- PROBLEM TO WORK ON: Pick out the lines below with "parameter" and list them.

- DATA FOR THIS EXERCISE:
= Beginning of Section =
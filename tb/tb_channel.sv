// tb_channel: transmitter and channel model for the demodulator testbenches.
//
// Builds the base-station signal chip by chip, independently of the RTL:
//   I = AP*p + AU*p*w*sI + ANB*p_nb,   Q = AU*p*w*sQ
// where p is the pilot PN chip (+1/-1), w the user's Walsh chip, (sI, sQ)
// the current DQPSK symbol (one of (1,0), (0,1), (-1,0), (0,-1)) and p_nb a
// neighbour cell's pilot, NB_PHASE chips behind. NOTHER further users of
// amplitude AO, on Walsh codes WALSH+7, WALSH+14, ... (mod 64), each with
// its own random QPSK symbol per 64 chips, add to both rails. With DRIFT_Q
// > 0 the transmitter's chip clock runs fast: every DRIFT_Q clocks it moves
// on by one extra quarter chip, a chip-rate offset of 1/DRIFT_Q (DRIFT_Q =
// 50000 is 20 ppm). The PN sequence is
// precomputed from the LFSR rule (taps 15, 13, 4, 0, 32768 chips ending on
// all ones). Chip k of the transmitter uses PN index (k + K0) mod 32768 and
// lasts four quarter-chip clocks; the ADC model presents the chip covering
// the current quarter on both streams (rectangular chips). A new random
// dibit starts at every PN index multiple of 64; it is reported on
// sym_stb/sym_bits/sym_num.
module tb_channel #(
  parameter int K0       = 0,
  parameter int WALSH    = 5,
  parameter int AP       = 3,
  parameter int AU       = 2,
  parameter int ANB      = 1,
  parameter int NB_PHASE = 5,
  parameter int NOTHER   = 0,
  parameter int AO       = 1,
  parameter int DRIFT_Q  = 0
) (
  input  logic       clk,
  input  logic       run,
  input  logic       sig_on,
  output logic [3:0] iin,
  output logic [3:0] qin,
  output logic       sym_stb,
  output logic [1:0] sym_bits,
  output int         sym_num
);
  bit    pnseq [32768];
  int    q;          // quarter count
  int    kcur;       // transmitter chip on the ADC outputs
  int    dtick;      // clocks since the last extra quarter
  int    n_skip;     // extra quarters so far
  int    ph;         // DQPSK phase in quarter turns
  int    ci, cq;
  int    osi [8], osq [8];   // other users' current symbols

  function automatic bit walsh_chip(int wn, int idx);
    int g;
    g = idx ^ (idx >> 1);
    return ^(6'(wn) & 6'(g));
  endfunction

  function automatic logic [3:0] to_sm(int v);
    int a;
    a = (v < 0) ? -v : v;
    if (a > 7) a = 7;
    return {v < 0, 3'(a)};
  endfunction

  initial begin
    logic [15:0] s;
    s = 16'h2A88;
    for (int i = 0; i < 32768; i++) begin
      pnseq[i] = s[0];
      s = {s[15] ^ s[13] ^ s[4] ^ s[0], s[15:1]};
    end
    if (s != 16'h2A88 && pnseq[32767] != 1'b1) $display("tb_channel: PN table check failed");
    q = 0; kcur = -1; dtick = 0; n_skip = 0; ph = 0; ci = 0; cq = 0;
    sym_stb = 0; sym_bits = 0; sym_num = 0;
    iin = 0; qin = 0;
  end

  always @(posedge clk) begin
    sym_stb <= 1'b0;
    if (run) begin
      if (q / 4 != kcur) begin
        int k, idx, p, w, pnb, si, sq, dib;
        k    = q / 4;
        kcur = k;
        idx = (k + K0) % 32768;
        p   = pnseq[idx] ? -1 : 1;
        w   = walsh_chip(WALSH, idx % 64) ? -1 : 1;
        pnb = pnseq[(idx + 32768 - NB_PHASE) % 32768] ? -1 : 1;
        if (idx % 64 == 0) begin
          dib = int'($urandom_range(0, 3));
          // 00 -> 0, 01 -> +90, 11 -> +180, 10 -> +270 degrees
          case (dib)
            0: ph = ph;
            1: ph = ph + 1;
            3: ph = ph + 2;
            default: ph = ph + 3;
          endcase
          ph = ph % 4;
          sym_stb  <= 1'b1;
          sym_bits <= 2'(dib);
          sym_num  <= sym_num + 1;
        end
        case (ph)
          0: begin si = 1;  sq = 0;  end
          1: begin si = 0;  sq = 1;  end
          2: begin si = -1; sq = 0;  end
          default: begin si = 0; sq = -1; end
        endcase
        ci = AP * p + AU * p * w * si + ANB * pnb;
        cq = AU * p * w * sq;
        for (int u = 0; u < NOTHER && u < 8; u++) begin
          int wo;
          if (idx % 64 == 0) begin
            osi[u] = ($urandom_range(0, 1) != 0) ? 1 : -1;
            osq[u] = ($urandom_range(0, 1) != 0) ? 1 : -1;
          end
          wo = walsh_chip((WALSH + 7 * (u + 1)) % 64, idx % 64) ? -1 : 1;
          ci += AO * p * wo * osi[u];
          cq += AO * p * wo * osq[u];
        end
        if (!sig_on) begin ci = 0; cq = 0; end
        iin <= to_sm(ci);
        qin <= to_sm(cq);
      end
      if (DRIFT_Q > 0 && dtick == DRIFT_Q - 1) begin
        q <= q + 2;
        dtick <= 0;
        n_skip <= n_skip + 1;
      end else begin
        q <= q + 1;
        if (DRIFT_Q > 0) dtick <= dtick + 1;
      end
    end
  end
endmodule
= End of Section =
- RESPONSE BELOW:
  parameter int K0       = 0,
  parameter int WALSH    = 5,
  parameter int AP       = 3,
  parameter int AU       = 2,
  parameter int ANB      = 1,
  parameter int NB_PHASE = 5,
  parameter int NOTHER   = 0,
  parameter int AO       = 1,
  parameter int DRIFT_Q  = 0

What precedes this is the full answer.